Our View: Time to act on lodging tax question
The time to act on the future of Steamboat’s 1 percent of lodging tax dedicated to enhancing tourism is at hand. It’s time to move on and move forward.
The Steamboat Springs City Council meets Tuesday night to look primarily at two finalists for the annual revenues of more than $600,000 generated by visitors to Steamboat who stay in guest accommodations. One is a proposal to build pedestrian and parks improvements on Yampa Street and another would build multi-use trails. Both have merit.
Council is scheduled to hear presentations Tuesday on the prospects for using the tax revenues to back bond issues that might be used to fund the capital projects. Council also is expected hear about scenarios that might evolve if council chooses to split the money between two or more projects.
We editorialized in April 2012 in favor of devoting all of the lodging tax revenues to a single cause in order to achieve the maximum favorable benefit for enhancing tourism in Steamboat Springs.

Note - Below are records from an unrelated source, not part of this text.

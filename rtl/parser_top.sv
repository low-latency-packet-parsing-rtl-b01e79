// parser_top: programmable low-latency packet parser.
//
// A packet header is parsed one segment at a time by a small program. In each
// cycle the instruction at 'pc' takes 2, 4 or 8 bytes from the 64-bit input
// window, writes them into containers of the Packet Header Vector, and may
// extract fields that load the header-size counter and a payload/packet-size
// counter, start the Next Header Resolve Unit, or feed the Branch Catalyst or
// the Branch Condition Evaluator. The Advanced Program Control watches the
// counters and the lookup status and picks the next instruction, so header
// and packet boundaries are found in hardware and variable-length headers
// (IPv4 options, IPv6 extensions, TCP options) cost no extra cycles.
//
// Input: 'in_data' shows the next 8 bytes of the byte stream (first byte in
// bits 63:56) while 'in_valid' is high; 'in_consume' says how many of them
// were taken this cycle, and the source advances by that much. At the end of
// a stream the window may be padded; the program never takes more than the
// packet holds. Payload bytes are taken in PAYLOAD state and shown on
// 'pl_valid'/'pl_bytes'/'pl_data' for a payload buffer ('pl_data' is the input
// window itself; the first 'pl_bytes' bytes are valid). After each packet
// 'phv_valid' pulses with the filled containers.
// Configuration: while 'restart' is high the parser holds at the initial
// subroutine; 'cfg' writes the instruction memory, the next-header comparand
// and address stores and the Branch Catalyst table (see parser_pkg).
//
// The 64-bit segment, eight packet counters, eight next-header comparators
// and the unit structure follow the architecture; the stream interface, the
// configuration bus and the memory sizes are this design's choices.
// Assertions check the stream handshake. The header counter value, the
// next-header in-progress/matched flags and the header counter's armed flag
// are internal status that no port needs; they are left unconnected on
// purpose.
module parser_top
  import parser_pkg::*;
#(
  parameter int N_PKT_CNT   = 8,
  parameter int NH_CMP      = 8,
  parameter int STACK_DEPTH = 4,
  parameter int BC_ENTRIES  = 8,
  parameter int BC_SETS     = 4,
  parameter int N_C8        = 16,
  parameter int N_C16       = 16,
  parameter int N_C32       = 16
) (
  input  logic             clk,
  input  logic             rst_n,
  input  logic             restart,
  input  cfg_wr_t          cfg,
  // header/packet byte stream
  input  logic             in_valid,
  input  logic [SEG_W-1:0] in_data,
  output logic [3:0]       in_consume,
  // forwarded payload
  output logic             pl_valid,
  output logic [3:0]       pl_bytes,
  output logic [SEG_W-1:0] pl_data,
  // parsed header vector
  output logic             pkt_done,
  output logic             phv_valid,
  output logic [7:0]       c8_out  [N_C8],
  output logic [15:0]      c16_out [N_C16],
  output logic [31:0]      c32_out [N_C32],
  output logic [N_C8-1:0]  v8_out,
  output logic [N_C16-1:0] v16_out,
  output logic [N_C32-1:0] v32_out,
  // status
  output logic             stalled_nh,
  output logic [PC_W-1:0]  pc
);
  localparam int NH_DEPTH = 1 << NH_AW;

  instr_t            instr;
  logic [PC_W-1:0]   next_pc;
  logic              exec, in_payload;
  logic [3:0]        consume;
  logic [FIELD_W-1:0] hdr_field, pkt_field;
  logic              hdr_exp, hdr_armed, pkt_exp, pkt_armed;
  logic [CNT_W-1:0]  pkt_min, hdr_cnt;
  logic              nh_in_progress, nh_ready, nh_matched;
  logic [PC_W-1:0]   nh_addr;
  logic              bc_hit, cond_taken;
  logic [PC_W-1:0]   bc_target;

  instr_mem #(.DEPTH(1 << PC_W)) u_imem (
    .clk   (clk),
    .we    (cfg.we && cfg.tgt == CFG_IMEM),
    .waddr (cfg.addr[PC_W-1:0]),
    .wdata (instr_t'(cfg.data)),
    .raddr (next_pc),
    .instr (instr)
  );

  apc #(.STACK_DEPTH(STACK_DEPTH)) u_apc (
    .clk        (clk),
    .rst_n      (rst_n),
    .restart    (restart),
    .instr      (instr),
    .in_valid   (in_valid),
    .hdr_exp    (hdr_exp),
    .pkt_exp    (pkt_exp),
    .pkt_armed  (pkt_armed),
    .pkt_min    (pkt_min),
    .nh_ready   (nh_ready),
    .nh_addr    (nh_addr),
    .bc_hit     (bc_hit),
    .bc_target  (bc_target),
    .cond_taken (cond_taken),
    .next_pc    (next_pc),
    .pc         (pc),
    .exec       (exec),
    .consume    (consume),
    .pl_valid   (pl_valid),
    .pkt_done   (pkt_done),
    .stalled_nh (stalled_nh),
    .in_payload (in_payload)
  );

  extraction_engine u_ee_hdr (.seg(in_data), .spec(instr.hdr_ext), .field(hdr_field));
  extraction_engine u_ee_pkt (.seg(in_data), .spec(instr.pkt_ext), .field(pkt_field));

  boundary_counters #(.N_PKT_CNT(N_PKT_CNT)) u_cnt (
    .clk       (clk),
    .rst_n     (rst_n),
    .clear     (pkt_done || restart),
    .consume   (consume),
    .hdr_ld    (exec && instr.hdr_ld),
    .hdr_field (hdr_field),
    .hdr_imm   (instr.hdr_imm),
    .pkt_ld    (exec && instr.pkt_ld),
    .pkt_sel   (instr.pkt_sel[$clog2(N_PKT_CNT)-1:0]),
    .pkt_field (pkt_field),
    .pkt_imm   (instr.pkt_imm),
    .hdr_exp   (hdr_exp),
    .hdr_armed (hdr_armed),
    .pkt_exp   (pkt_exp),
    .pkt_armed (pkt_armed),
    .pkt_min   (pkt_min),
    .hdr_cnt   (hdr_cnt)
  );

  nh_resolve_unit #(.NH_CMP(NH_CMP), .NH_DEPTH(NH_DEPTH)) u_nhru (
    .clk           (clk),
    .rst_n         (rst_n),
    .start         (exec && instr.nh_en && !restart),
    .seg           (in_data),
    .spec          (instr.nh_ext),
    .start_addr    (instr.nh_start),
    .iters         (instr.nh_iters),
    .default_addr  (instr.nh_default),
    .cmp_we        (cfg.we && cfg.tgt == CFG_NH_CMP),
    .adr_we        (cfg.we && cfg.tgt == CFG_NH_ADDR),
    .wr_word       (cfg.addr[$clog2(NH_CMP) +: NH_AW]),
    .wr_lane       (cfg.addr[$clog2(NH_CMP)-1:0]),
    .wr_cmp_valid  (cfg.data[FIELD_W]),
    .wr_cmp        (cfg.data[FIELD_W-1:0]),
    .wr_adr        (cfg.data[PC_W-1:0]),
    .in_progress   (nh_in_progress),
    .ready         (nh_ready),
    .matched       (nh_matched),
    .resolved_addr (nh_addr)
  );

  branch_catalyst #(.BC_ENTRIES(BC_ENTRIES), .BC_SETS(BC_SETS)) u_bc (
    .clk      (clk),
    .seg      (in_data),
    .spec     (instr.br_ext),
    .set      (instr.bc_set[$clog2(BC_SETS)-1:0]),
    .we       (cfg.we && cfg.tgt == CFG_BC),
    .wr_set   (cfg.addr[$clog2(BC_ENTRIES) +: $clog2(BC_SETS)]),
    .wr_entry (cfg.addr[$clog2(BC_ENTRIES)-1:0]),
    .wr_valid (cfg.data[PC_W+FIELD_W]),
    .wr_value (cfg.data[PC_W +: FIELD_W]),
    .wr_addr  (cfg.data[PC_W-1:0]),
    .hit      (bc_hit),
    .target   (bc_target)
  );

  branch_cond_eval u_bce (
    .seg     (in_data),
    .spec    (instr.br_ext),
    .cond    (instr.cond),
    .ref_val (instr.cond_ref),
    .taken   (cond_taken)
  );

  phv_filler #(.N_C8(N_C8), .N_C16(N_C16), .N_C32(N_C32)) u_phv (
    .clk       (clk),
    .rst_n     (rst_n),
    .wr_en     (exec && !restart),
    .seg       (in_data),
    .nbytes    (consume),
    .mode      (instr.phv_mode),
    .idx       (instr.phv_idx),
    .done      (pkt_done),
    .phv_valid (phv_valid),
    .c8_out    (c8_out),
    .c16_out   (c16_out),
    .c32_out   (c32_out),
    .v8_out    (v8_out),
    .v16_out   (v16_out),
    .v32_out   (v32_out)
  );

  assign in_consume = consume;
  assign pl_bytes   = pl_valid ? consume : '0;
  assign pl_data    = in_data;

  // stream handshake: nothing is taken from an empty window, never more than
  // the window holds, and payload only leaves in payload forwarding
  a_no_take_empty: assert property (@(posedge clk) disable iff (!rst_n)
                                    !in_valid |-> in_consume == '0);
  a_take_le_window: assert property (@(posedge clk) disable iff (!rst_n)
                                     in_consume <= 4'(SEG_BYTES));
  a_payload_state: assert property (@(posedge clk) disable iff (!rst_n)
                                    pl_valid |-> in_payload);
endmodule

We also editorialized this year in favor of accepting the advisory committee’s recommendation of devoting 90 percent of the funds to the trails proposal. And we continue to adhere to those positions.
However, we also think the residents of Steamboat Springs, as well as all of Routt County and our guests, can’t lose when it comes to the lodging tax. Either proposal would yield benefits.
This community has a lengthy track record of using lodging tax funds to build an exceptional municipal golf course, a singular tennis facility and to create the original home for a music festival that has grown beyond anyone’s expectations. So we have confidence in the process.
What we are most intent on this week, after more than a year of debate and sustained efforts by well-intentioned community groups, is the need to make a firm decision, set a course and begin the next phase of this process.
We don’t think City Council needs to kick the question back to its advisory committee for further study. It’s turned in its recommendation. Now it’s time to accept or reject that recommendation, thank the committee members for their selfless work and release them from their charge.
As well, the other community organizations that hold out hope of carving out a slice of the lodging tax pie should be allowed to reach closure, one way or the other. They need to move on with their goals with or without the help of the lodging tax.
It could be as simple as the two council members who have stated their full support for the 90 percent trails proposal putting a motion and a second on the table. There will be only six members of the seven-member council voting Tuesday after Sonja Macys stepped down.
If the motion passes, or if it fails, we all can cut to the chase. However, a 3-3 vote could make for an interesting Tuesday night.
Whatever the case, let’s get on with it.